[Saved entries]
-- -- --

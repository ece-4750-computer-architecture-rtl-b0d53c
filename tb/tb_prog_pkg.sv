// tb_prog_pkg: test programs and a reference instruction-set model for the
// pipeline testbenches.
//
// prog holds 256 instruction words (byte addresses 0..0x3fc). build_example
// writes the seven-instruction example sequence (mul/addiu chains) behind a
// short prologue that sets its inputs, followed by a sequence with an illegal
// instruction and an exception handler at EXC_VEC. build_random writes a
// random program of addu/addiu/mul in which every destination is a register
// not read or written before, so there are no WAW or WAR dependences;
// build_random_exc adds an illegal instruction at a random place. iss
// executes prog one instruction at a time, independently of the RTL, and gives
// the final register values, the number of exceptions and the faulting pc.
package tb_prog_pkg;

  localparam logic [31:0] EXC_VEC = 32'h0000_0100;
  localparam logic [31:0] ILLEGAL = 32'hffff_ffff;
  localparam int          A_PC    = 32'h34;       // address of instruction a
  localparam int          X_PC    = 32'h78;       // address of the illegal instruction

  logic [31:0] prog [256];

  function automatic logic [31:0] enc_addu(int rd, int rs, int rt);
    return {6'h00, 5'(rs), 5'(rt), 5'(rd), 11'h021};
  endfunction
  function automatic logic [31:0] enc_addiu(int rt, int rs, int imm);
    return {6'h09, 5'(rs), 5'(rt), 16'(imm)};
  endfunction
  function automatic logic [31:0] enc_mul(int rd, int rs, int rt);
    return {6'h1c, 5'(rs), 5'(rt), 5'(rd), 11'h002};
  endfunction

  function automatic void clear();
    for (int i = 0; i < 256; i++) prog[i] = 32'h0;
  endfunction

  function automatic void build_example();
    clear();
    // prologue: initial register values r2=1, r3=2, r4=3, r6=4, r10=21
    prog[0]  = enc_addiu(2, 0, 1);
    prog[1]  = enc_addiu(3, 0, 2);
    prog[2]  = enc_addiu(4, 0, 3);
    prog[3]  = enc_addiu(6, 0, 4);
    prog[4]  = enc_addiu(10, 0, 21);
    // words 5..12 are nops, so the example starts with an empty pipeline
    prog[A_PC/4 + 0] = enc_mul(1, 2, 3);      // a: mul   r1,  r2,  r3
    prog[A_PC/4 + 1] = enc_addiu(11, 10, 1);  // b: addiu r11, r10, 1
    prog[A_PC/4 + 2] = enc_mul(5, 1, 4);      // c: mul   r5,  r1,  r4
    prog[A_PC/4 + 3] = enc_mul(7, 5, 6);      // d: mul   r7,  r5,  r6
    prog[A_PC/4 + 4] = enc_addiu(12, 11, 1);  // e: addiu r12, r11, 1
    prog[A_PC/4 + 5] = enc_addiu(13, 12, 1);  // f: addiu r13, r12, 1
    prog[A_PC/4 + 6] = enc_addiu(14, 12, 2);  // g: addiu r14, r12, 2
    // exception sequence: an older multiply is still in flight at the fault
    prog[X_PC/4 - 2] = enc_addiu(15, 0, 5);
    prog[X_PC/4 - 1] = enc_mul(16, 15, 15);
    prog[X_PC/4 + 0] = ILLEGAL;
    prog[X_PC/4 + 1] = enc_addiu(17, 0, 9);   // must not take effect
    prog[X_PC/4 + 2] = enc_mul(18, 15, 15);   // must not take effect
    prog[X_PC/4 + 3] = enc_addiu(19, 0, 1);   // must not take effect
    // handler
    prog[EXC_VEC/4 + 0] = enc_addiu(20, 0, 7);
    prog[EXC_VEC/4 + 1] = enc_addu(21, 20, 16);
  endfunction

  // The example a..g alone, with instruction 'which' (0 = a .. 6 = g)
  // replaced by an illegal word, followed by the handler.
  function automatic void build_example_fault(int which);
    build_example();
    for (int i = X_PC/4 - 2; i <= X_PC/4 + 3; i++) prog[i] = 32'h0;
    prog[A_PC/4 + which] = ILLEGAL;
  endfunction

  // Random WAW/WAR-free program of n instructions (n <= 25) after a prologue
  // setting r1..r6.
  function automatic void build_random(int n);
    int      pos;
    int      next_dest;
    int      op, s0, s1;
    clear();
    pos = 0;
    for (int r = 1; r <= 6; r++) begin
      prog[pos] = enc_addiu(r, 0, 3 + ($urandom % 50));
      pos++;
    end
    next_dest = 7;
    for (int i = 0; i < n && next_dest < 32; i++) begin
      op = $urandom % 3;
      s0 = 1 + ($urandom % (next_dest - 1));
      s1 = 1 + ($urandom % (next_dest - 1));
      // bias towards the most recent results to create dependences
      if ($urandom % 2 == 0 && next_dest > 8) s0 = next_dest - 1 - ($urandom % 2);
      case (op)
        0: prog[pos] = enc_addu(next_dest, s0, s1);
        1: prog[pos] = enc_addiu(next_dest, s0, ($urandom % 200) - 100);
        default: prog[pos] = enc_mul(next_dest, s0, s1);
      endcase
      pos++;
      if ($urandom % 5 == 0) pos++;            // occasional nop bubble
      next_dest++;
    end
  endfunction

  // Random program of n instructions (destinations up to r29) with one of
  // them replaced by an illegal word. The handler writes r30 and r31 only,
  // so it has no WAW or WAR dependence on the interrupted code, and reads
  // r27..r29, the last registers the program writes: usually instructions
  // after the illegal one, which must not take effect.
  function automatic void build_random_exc(int n);
    int last;
    build_random(n);
    last = 6;
    for (int i = 6; i < 64; i++) if (prog[i] != 32'h0) last = i;
    prog[6 + ($urandom % (last - 5))] = ILLEGAL;
    prog[EXC_VEC/4 + 0] = enc_addu(30, 29, 28);
    prog[EXC_VEC/4 + 1] = enc_addu(31, 30, 27);
  endfunction

  // Reference model: run prog from address 0 until 64 nops in a row.
  function automatic void iss(output logic [31:0] regs [32], output int n_exc,
                              output logic [31:0] epc);
    logic [31:0] pc, w;
    int          zeros, steps;
    for (int r = 0; r < 32; r++) regs[r] = 32'h0;
    pc = 0; zeros = 0; steps = 0; n_exc = 0; epc = 0;
    while (zeros < 64 && steps < 4000) begin
      w = (pc < 1024) ? prog[pc[9:2]] : 32'h0;
      steps++;
      if (w == 32'h0) begin
        zeros++; pc = pc + 4;
      end else begin
        zeros = 0;
        if (w[31:26] == 6'h00 && w[10:0] == 11'h021) begin
          regs[w[15:11]] = regs[w[25:21]] + regs[w[20:16]];
        end else if (w[31:26] == 6'h09) begin
          regs[w[20:16]] = regs[w[25:21]] + {{16{w[15]}}, w[15:0]};
        end else if (w[31:26] == 6'h1c && w[10:0] == 11'h002) begin
          regs[w[15:11]] = regs[w[25:21]] * regs[w[20:16]];
        end else begin
          n_exc++; epc = pc; pc = EXC_VEC - 4;
        end
        regs[0] = 32'h0;
        pc = pc + 4;
      end
    end
  endfunction

endpackage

-- -- --

Try it :: From the data above, copy every line where "return" appears.

Problem solution ::
    return {6'h00, 5'(rs), 5'(rt), 5'(rd), 11'h021};
    return {6'h09, 5'(rs), 5'(rt), 16'(imm)};
    return {6'h1c, 5'(rs), 5'(rt), 5'(rd), 11'h002};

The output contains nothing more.